Copy every line below precisely, leaving nothing out.

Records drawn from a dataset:
○ ○ ○ ○ ○

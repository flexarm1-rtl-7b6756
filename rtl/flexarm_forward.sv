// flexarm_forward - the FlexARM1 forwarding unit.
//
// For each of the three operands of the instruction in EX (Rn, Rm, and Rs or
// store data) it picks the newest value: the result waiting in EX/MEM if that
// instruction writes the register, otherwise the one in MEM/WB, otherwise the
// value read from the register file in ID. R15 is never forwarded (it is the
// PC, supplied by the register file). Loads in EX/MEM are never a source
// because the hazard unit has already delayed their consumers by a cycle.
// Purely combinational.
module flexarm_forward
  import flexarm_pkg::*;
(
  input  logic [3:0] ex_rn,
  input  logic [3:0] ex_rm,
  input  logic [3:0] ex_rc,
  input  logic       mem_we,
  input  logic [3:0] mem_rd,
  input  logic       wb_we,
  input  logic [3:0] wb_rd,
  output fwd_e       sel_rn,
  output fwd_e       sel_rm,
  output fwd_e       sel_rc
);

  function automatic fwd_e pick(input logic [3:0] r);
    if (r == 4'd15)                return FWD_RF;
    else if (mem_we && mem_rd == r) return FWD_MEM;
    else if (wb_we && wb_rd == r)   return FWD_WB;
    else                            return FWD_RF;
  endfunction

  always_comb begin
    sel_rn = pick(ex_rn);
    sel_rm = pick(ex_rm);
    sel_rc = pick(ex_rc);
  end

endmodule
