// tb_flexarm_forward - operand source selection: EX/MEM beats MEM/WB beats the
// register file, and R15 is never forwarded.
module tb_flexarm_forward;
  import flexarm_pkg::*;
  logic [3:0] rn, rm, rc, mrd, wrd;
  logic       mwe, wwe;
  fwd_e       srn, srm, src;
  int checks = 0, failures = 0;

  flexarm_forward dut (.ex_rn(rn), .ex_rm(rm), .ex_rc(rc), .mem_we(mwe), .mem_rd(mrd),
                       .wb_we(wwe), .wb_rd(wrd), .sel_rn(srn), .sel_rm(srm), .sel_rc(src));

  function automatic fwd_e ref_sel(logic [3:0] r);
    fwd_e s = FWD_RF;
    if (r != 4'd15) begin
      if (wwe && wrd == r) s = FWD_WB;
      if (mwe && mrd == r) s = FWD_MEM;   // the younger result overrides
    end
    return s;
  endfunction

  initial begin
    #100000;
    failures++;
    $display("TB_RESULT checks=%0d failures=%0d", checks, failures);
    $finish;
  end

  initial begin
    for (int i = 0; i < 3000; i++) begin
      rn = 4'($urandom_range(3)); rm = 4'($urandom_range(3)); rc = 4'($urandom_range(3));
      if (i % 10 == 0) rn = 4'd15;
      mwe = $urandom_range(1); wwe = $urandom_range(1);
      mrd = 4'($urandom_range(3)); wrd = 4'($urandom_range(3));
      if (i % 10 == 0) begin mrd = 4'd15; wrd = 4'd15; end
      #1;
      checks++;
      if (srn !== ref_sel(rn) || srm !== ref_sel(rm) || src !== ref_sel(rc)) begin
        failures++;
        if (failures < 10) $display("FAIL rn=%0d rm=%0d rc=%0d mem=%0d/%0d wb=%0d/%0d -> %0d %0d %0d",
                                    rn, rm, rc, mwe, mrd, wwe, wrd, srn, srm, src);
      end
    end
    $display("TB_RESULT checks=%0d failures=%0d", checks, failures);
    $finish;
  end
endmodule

○ ○ ○ ○ ○

*SOLUTION:*
repository flexarm1-rtl-7b6756
filename rtl/flexarm_forward.sv
// flexarm_forward - the FlexARM1 forwarding unit.
//
// For each of the three operands of the instruction in EX (Rn, Rm, and Rs or
// store data) it picks the newest value: the result waiting in EX/MEM if that
// instruction writes the register, otherwise the one in MEM/WB, otherwise the
// value read from the register file in ID. R15 is never forwarded (it is the
// PC, supplied by the register file). Loads in EX/MEM are never a source
// because the hazard unit has already delayed their consumers by a cycle.
// Purely combinational.
module flexarm_forward
  import flexarm_pkg::*;
(
  input  logic [3:0] ex_rn,
  input  logic [3:0] ex_rm,
  input  logic [3:0] ex_rc,
  input  logic       mem_we,
  input  logic [3:0] mem_rd,
  input  logic       wb_we,
  input  logic [3:0] wb_rd,
  output fwd_e       sel_rn,
  output fwd_e       sel_rm,
  output fwd_e       sel_rc
);

  function automatic fwd_e pick(input logic [3:0] r);
    if (r == 4'd15)                return FWD_RF;
    else if (mem_we && mem_rd == r) return FWD_MEM;
    else if (wb_we && wb_rd == r)   return FWD_WB;
    else                            return FWD_RF;
  endfunction

  always_comb begin
    sel_rn = pick(ex_rn);
    sel_rm = pick(ex_rm);
    sel_rc = pick(ex_rc);
  end

endmodule
// tb_flexarm_forward - operand source selection: EX/MEM beats MEM/WB beats the
// register file, and R15 is never forwarded.
module tb_flexarm_forward;
  import flexarm_pkg::*;
  logic [3:0] rn, rm, rc, mrd, wrd;
  logic       mwe, wwe;
  fwd_e       srn, srm, src;
  int checks = 0, failures = 0;

  flexarm_forward dut (.ex_rn(rn), .ex_rm(rm), .ex_rc(rc), .mem_we(mwe), .mem_rd(mrd),
                       .wb_we(wwe), .wb_rd(wrd), .sel_rn(srn), .sel_rm(srm), .sel_rc(src));

  function automatic fwd_e ref_sel(logic [3:0] r);
    fwd_e s = FWD_RF;
    if (r != 4'd15) begin
      if (wwe && wrd == r) s = FWD_WB;
      if (mwe && mrd == r) s = FWD_MEM;   // the younger result overrides
    end
    return s;
  endfunction

  initial begin
    #100000;
    failures++;
    $display("TB_RESULT checks=%0d failures=%0d", checks, failures);
    $finish;
  end

  initial begin
    for (int i = 0; i < 3000; i++) begin
      rn = 4'($urandom_range(3)); rm = 4'($urandom_range(3)); rc = 4'($urandom_range(3));
      if (i % 10 == 0) rn = 4'd15;
      mwe = $urandom_range(1); wwe = $urandom_range(1);
      mrd = 4'($urandom_range(3)); wrd = 4'($urandom_range(3));
      if (i % 10 == 0) begin mrd = 4'd15; wrd = 4'd15; end
      #1;
      checks++;
      if (srn !== ref_sel(rn) || srm !== ref_sel(rm) || src !== ref_sel(rc)) begin
        failures++;
        if (failures < 10) $display("FAIL rn=%0d rm=%0d rc=%0d mem=%0d/%0d wb=%0d/%0d -> %0d %0d %0d",
                                    rn, rm, rc, mwe, mrd, wwe, wrd, srn, srm, src);
      end
    end
    $display("TB_RESULT checks=%0d failures=%0d", checks, failures);
    $finish;
  end
endmodule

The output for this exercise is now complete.